Have the students work together to build the circuit. Everyone will need to find a partner to have enough batteries for the circuit. If you have an odd number of students, you as the instructor can fill in as a partner for one of your students.After giving the students an opportunity to build the circuit themselves, bring the class together and walk through building the circuit one step at a time.

fig 8.4a Connect the + wire(red) of the first battery to the + leg(the longer leg) of the LED.

fig 8.4b Connect the - leg(the shorter leg) of the LED to the - wire(black) of the second battery.

fig 8.4c Connect the + wire(red) of the second battery to the - wire(black) of the first battery.

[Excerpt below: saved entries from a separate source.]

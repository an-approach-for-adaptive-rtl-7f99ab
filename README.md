# TAP: a throughput-aware, page-hit-aware write buffer for FB-DIMM DRAM

DRAM in open page mode keeps the last row of each bank open. An access to an open row (a page
hit) costs only a column burst. An access to any other row first costs a PRECHARGE and an
ACTIVATE, and activation is a large share of DRAM power and heat. The processor waits for reads
but not for writes. So a write that would miss its page can be held back until some other
operation opens its row, and then issued right behind that operation as a page hit.

This RTL implements that idea as the TAP (throughput-aware page-hit-aware write buffer). The TAP
sits in the Advanced Memory Buffer (AMB) of a Fully Buffered DIMM, between the command decoder and
the DDR2 port. It has three parts:

* **Activated Rows Table**: which row is open in each bank.
* **Write Buffer**: a CAM of write addresses next to an array of 64-byte write data.
* **Adaptive Adjustor**: measures DRAM throughput and enables 64, 32, 16 or 0 buffer entries.
  When traffic is light, a page hit saves little and the buffer's own power is wasted.

Reads are never held back. A read whose line is still in the buffer gets the buffered data
through the read FIFO.

## Files

| file | module | role |
|---|---|---|
| `rtl/tap_pkg.sv` | package | address map, `op_t`, size codes, event struct |
| `rtl/cmd_decoder.sv` | `cmd_decoder` | registers an operation and splits its address |
| `rtl/activated_rows_table.sv` | `activated_rows_table` | open row per bank pair |
| `rtl/write_buffer.sv` | `write_buffer` | CAM + data array, broadcast compare, clock-enable sizing |
| `rtl/victim_select.sv` | `victim_select` | LFSR choice of the entry to evict |
| `rtl/adaptive_adjustor.sv` | `adaptive_adjustor` | cycles-per-10-accesses counter and size decision |
| `rtl/operation_queue.sv` | `operation_queue` | in-order queue towards the DDR port |
| `rtl/read_fifo.sv` | `read_fifo` | in-order read data, with write-buffer forwarding |
| `rtl/tap.sv` | `tap` | top: the control that ties the parts together |
| `tb/*_tb.sv` | | one self-checking testbench per module |
| `tb/dram_model.sv` | `dram_model` | behavioural open-page DDR2 model (simulation only) |

## Address map

Each operation moves one 64-byte line. A 30-bit byte address covers the 1 GB module:

| bits | field |
|---|---|
| 1:0 | byte within a 4-byte column |
| 4:2 | column within an 8-beat burst |
| 5 | which bank of a bank pair |
| 10:6 | 64-byte section of the row |
| 15:11 | bank pair (32 pairs) |
| 29:16 | row (16384 per bank) |

The module has 64 banks, used in pairs. Bit 5 selects a bank within the pair, so one 64-byte line
is two 32-byte bursts issued side by side. Both banks of a pair always open the same row. The
independent unit is therefore the bank pair, and the Activated Rows Table has 32 entries. A
*row match* means the same bank pair and the same row. An *address match* means the same
64-byte line (bits 29:6).

## What happens to an operation

At most one operation enters the operation queue per clock. The control in `tap.sv` picks it by
priority:

1. **Row-match flush.** An entry whose row was just opened is issued, lowest index first. New
   commands wait until all such entries have gone.
2. **The decoded command:**
   * *Read*: goes to the operation queue and gets a read-FIFO slot. On an address match, the
     buffered data is stored in that slot.
   * *Write, row open* (the table hits): goes to the operation queue.
   * *Write, row closed, line already buffered*: overwrites that entry (write merging).
   * *Write, row closed, buffer off*: goes to the operation queue.
   * *Write, row closed, free entry*: buffered.
   * *Write, row closed, buffer full*: `victim_select` picks an entry at random. That entry
     goes to the operation queue and the new write takes its slot in the same cycle. If the new
     write is in the victim's row, it is flagged to follow the victim.
3. **Drain.** An entry outside the enabled range is written back after a size reduction. This
   happens only when no command is waiting and the operation queue is empty.

Whatever enters the operation queue updates the Activated Rows Table in the same cycle. Its
address is also broadcast to the CAM. Every valid entry with a row match is flagged, and the
flagged entries are issued by rule 1 in the cycles that follow. So each flushed write lands right
behind the operation that opened its row and hits that row in the DRAM. A REFRESH (`refresh_i`)
closes all rows in the table.

Several properties keep the data correct, and they are what the end-to-end test checks:

* A buffered write's row is never open. It was closed when the write was buffered. The first
  operation to open it flags the entry, and new commands stall until the entry has gone.
  So a write that finds its row open never has an older copy of its line in the buffer. An
  assertion in `tap.sv` checks this.
* Write merging keeps at most one entry per line. An address match is therefore unique.
* A read with an address match is queued before the matching write is flushed. The DRAM returns
  the old data, and the read FIFO discards it in favour of the buffered data. The read still
  returns in DRAM order and with DRAM latency, so forwarding adds no delay.

## The Adaptive Adjustor

The adjustor counts the clock cycles that the DRAM takes for K = 10 accesses. An access is one
operation leaving the operation queue. Each such interval is one sample:

| cycles for 10 accesses | entries enabled |
|---|---|
| < 500 | 64 |
| 500 – 999 | 32 |
| 1000 – 3999 | 16 |
| ≥ 4000 | 0 (buffer off) |

The size changes only when four consecutive samples all ask for the same size, and that size
differs from the current one. A sample also ends after 4000 cycles even without 10 accesses. By
then its class can only be "off", and this lets an idle DRAM switch the buffer off.

The size code sets `active_n` (64, 32, 16 or 0). Entries 0–15, 16–31 and 32–63 form the
gateable segments. An entry is clocked only while it is inside the active range or still holds a
write. Synthesis can turn that enable into clock-gating cells. When the size shrinks, new writes
use only the smaller range, and rule 3 writes back what is left above it. The segment is then
idle.

## Interfaces and timing of `tap`

* `cmd_valid/cmd_ready`, `cmd_kind`, `cmd_addr[29:0]`, `cmd_data[511:0]`: southbound operations.
* `dram_valid/dram_ready`, `dram_op` (`op_t`): to the DDR port, in order.
  `dram_rd_valid/dram_rd_data`: read data back, in order, without back-pressure.
* `rd_valid/rd_ready`, `rd_data`, `rd_fwd`: northbound read data. `rd_fwd` marks data taken from
  the write buffer.
* `refresh_i`: closes all rows.
* `wb_size_o`, `wb_switch_o`, `events_o`: current size, a size-change strobe and per-cycle event
  strobes (read, direct write, buffered, merged, row flush, address forward, evict, drain).

A command is registered by the decoder in one cycle. It can enter the operation queue in the
next cycle and leave for the DDR port at the edge after that. An idle read therefore reaches the
DDR port two cycles after it is accepted.

Main parameters of `tap`:

| parameter | default | meaning |
|---|---|---|
| `N_ENTRIES` | 64 | write buffer entries (power of two, at least 4) |
| `K_ACCESSES` | 10 | accesses per sample |
| `T1`, `T2`, `T3` | 500, 1000, 4000 | sample thresholds in cycles |
| `SAMPLES` | 4 | agreeing samples needed to switch |
| `INIT_SIZE` | `SZ_64` | size after reset |
| `OPQ_DEPTH` | 8 | operation queue depth |
| `RDQ_DEPTH` | 16 | read FIFO slots, which bounds the reads in flight |

To get a fixed-size buffer of n entries, set `N_ENTRIES = n` and set the thresholds above any
sample length.

## Where this RTL goes beyond, or reads into, the description it follows

The following are choices made here. The method itself does not fix them:

* **Row field.** The row is taken as bits 29:16, so that it does not overlap the bank-pair bits
  and gives 16384 rows per bank.
* **Operation size.** Every operation is 64 bytes. A 128-byte cache-line read is expected to
  arrive as two operations.
* **Victim choice.** Eviction picks a random entry, using an LFSR, rather than the oldest.
* **Write merging.** A second write to a line that is already buffered overwrites the entry.
  With the buffer off, a write to a line still held in an entry that has not yet drained also
  overwrites that entry. This keeps old data from reaching the DRAM last.
* **Flush ordering.** New commands stall while row-matched writes are issued. These writes go
  out one per cycle, lowest entry first.
* **Drain timing.** "DRAM not busy" means no command is waiting and the operation queue is empty.
* **Threshold boundaries.** Exact boundary values go to the slower class. The four samples must
  agree on one size. A sample is cut off at T3 cycles.
* **Reset state.** After reset the size is 64 entries and all rows are closed.
* **Buffer sizes.** Queue depths, handshakes and latencies are this design's own. There are no
  byte masks: every write carries a full line.
* **DRAM behaviour.** The DDR port is assumed to follow the open-page policy that the Activated
  Rows Table mirrors.

Not included:

* the DDR2 chips, which `tb/dram_model.sv` stands in for;
* the FB-DIMM serial links and memory controller;
* the AMB's DDR command port, which turns queued operations into ACTIVATE, PRECHARGE, READ and
  WRITE commands.

The TAP's ports stop where those parts would connect.

## Verification

Each module has a self-checking testbench. Each one ends by printing
`TB_RESULT checks=N failures=M` and has a watchdog.

* `cmd_decoder_tb`: random operations with back-pressure, against a reference bit slicing. Also
  checks the one-cycle latency.
* `activated_rows_table_tb`: random updates, lookups and refreshes, against a table model.
* `write_buffer_tb`: every output of the CAM and array each cycle, against a model, with frequent
  row and address matches and random size changes.
* `adaptive_adjustor_tb`: samples of exact length at the threshold boundaries. Checks the size
  after every sample, the four-sample rule, streaks that break, idle detection and the number of
  switches.
* `victim_select_tb`: in-range victims, the reference LFSR sequence and coverage of every entry.
* `operation_queue_tb`, `read_fifo_tb`: scoreboards with random traffic and back-pressure. For
  forwarded reads, checks that the buffered data wins over the DRAM data.
* `tap_tb`: the whole TAP at its default parameters, with `dram_model`. A golden memory checks
  every read, and at the end every line written must be in the DRAM. The test runs several kinds
  of traffic:
  * An array-copy pattern, which reads one array and writes another in other rows of the same
    bank. Its page hit rate must beat that of the same stream sent straight to the DRAM by more
    than 20 points. It measures about 95 % against 0 %.
  * Forwarding and merging traffic, and random traffic with refreshes.
  * Traffic that slows step by step, so the buffer shrinks to 32, 16 and off and drains. Fast
    traffic then turns it back on.

  Each mechanism must occur at least once: direct write, buffering, merge, row flush, address
  forward, eviction, drain, resize (to 32, to 16 and to off) and refresh.
* `tap_workload_tb`: the whole TAP at its defaults under two synthetic four-core mixes. In each,
  every core reads two source arrays and writes a destination array, and the cores share banks.
  * *Heavy mix*, one command per cycle: the page hit rate is 0.30 against 0.00 for the same
    stream sent straight to the DRAM, activations fall from 3072 to 2116, and the buffer stays at
    64 entries.
  * *Light mix*, about one command per 500 cycles: the Adaptive Adjustor switches the buffer
    off, as intended for memory-light programs.

To run a testbench with Verilator 5:

    verilator --binary --timing --assert -Irtl -Itb -y rtl -y tb \
        rtl/tap_pkg.sv tb/tap_tb.sv --top-module tap_tb -o sim
    ./obj_dir/sim

Replace `tap_tb` with the name of any other testbench. The full-size `tap_tb` runs in well under
a second.

## Known limits

* The testbench DRAM model uses simple cycle costs for hit, closed and conflict accesses. It is
  not a timing-accurate DDR2 model. Page-hit figures from it show the mechanism at work, not
  absolute numbers.
* The Verilator lint reports `rst_n` used both as an asynchronous reset and in the `disable iff`
  of the assertions in `tap.sv`. The warning concerns only the assertions.
* Unused-bit lint warnings remain for address bits 5 and 1:0. Bit 5 is ignored by design, and
  bits 1:0 are below the line size.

Students often connect the positive terminals and negative terminals of the batteries together, rather than connecting the negative to positive (as shown in the schematic). This incorrectly creates a parallel circuit. If they do this, they will see that the LED still does not light up. You can take this opportunity to talk about "series" circuits versus "parallel" circuits, if you like. A "series" circuit stacks the batteries on top of each other, so that the voltage is added together (like putting two same height waterfalls on top of each other).

A “parallel” circuit puts them next to each other so that the voltage stays the same, but there is more current available (like putting two same height waterfalls next to each other).

fig 8.5

Another error is for students to attempt to use more than two batteries to light a single LED. While this will likely give a blighter glow to the LED it is likely to damage it as well. Another common error is to connect the batteries incorrectly. Remember that The red wire of one battery must be connected to the black wire of the other battery. In a circuit where the two red wires are connected or the two black wires are connected electricity will not flow. Going back to the waterfall analogy, we can increase the height of our waterfall by connecting batteries together from negative to positive. We are taking additional steps in the same direction, up. However connecting two like ends, whether negative or positive, has the opposite effect. One battery is attempting to increase the height of the waterfall while the other is decreasing it.

Step 4: The Two LED Circuit (15 minutes or as time permits)

Now that the students have successfully made the 3V LED circuit it’s time to give them a bigger challenge. Instead of pairs, have the student’s get into groups of four. Between the four of them they should have enough batteries to light two LEDs. Give them the opportunity to attempt a two LED circuit on their own. Unlike the one LED circuit, this two LED circuit has multiple working schematics. See below.

fig 8.6a fig 8.6b fig 8.6c

You should challenge your students to build the circuit without showing them the schematics above. These are more for the benefit of the teacher, so you may be more equipped to help your students with troubleshooting issues.

After each group has successfully created the circuit, challenge them to create the schematic of the circuit they have just built. This activity is best when the schematics above have not yet been shown to them

REFLECTION


  • What is a circuit? What is the difference between an open-circuit and a closed-circuit.
  • Why did our initial circuit (one AA battery) not light the LED?
  • If I wanted to light 5 LEDs, how many AA batteries would I need?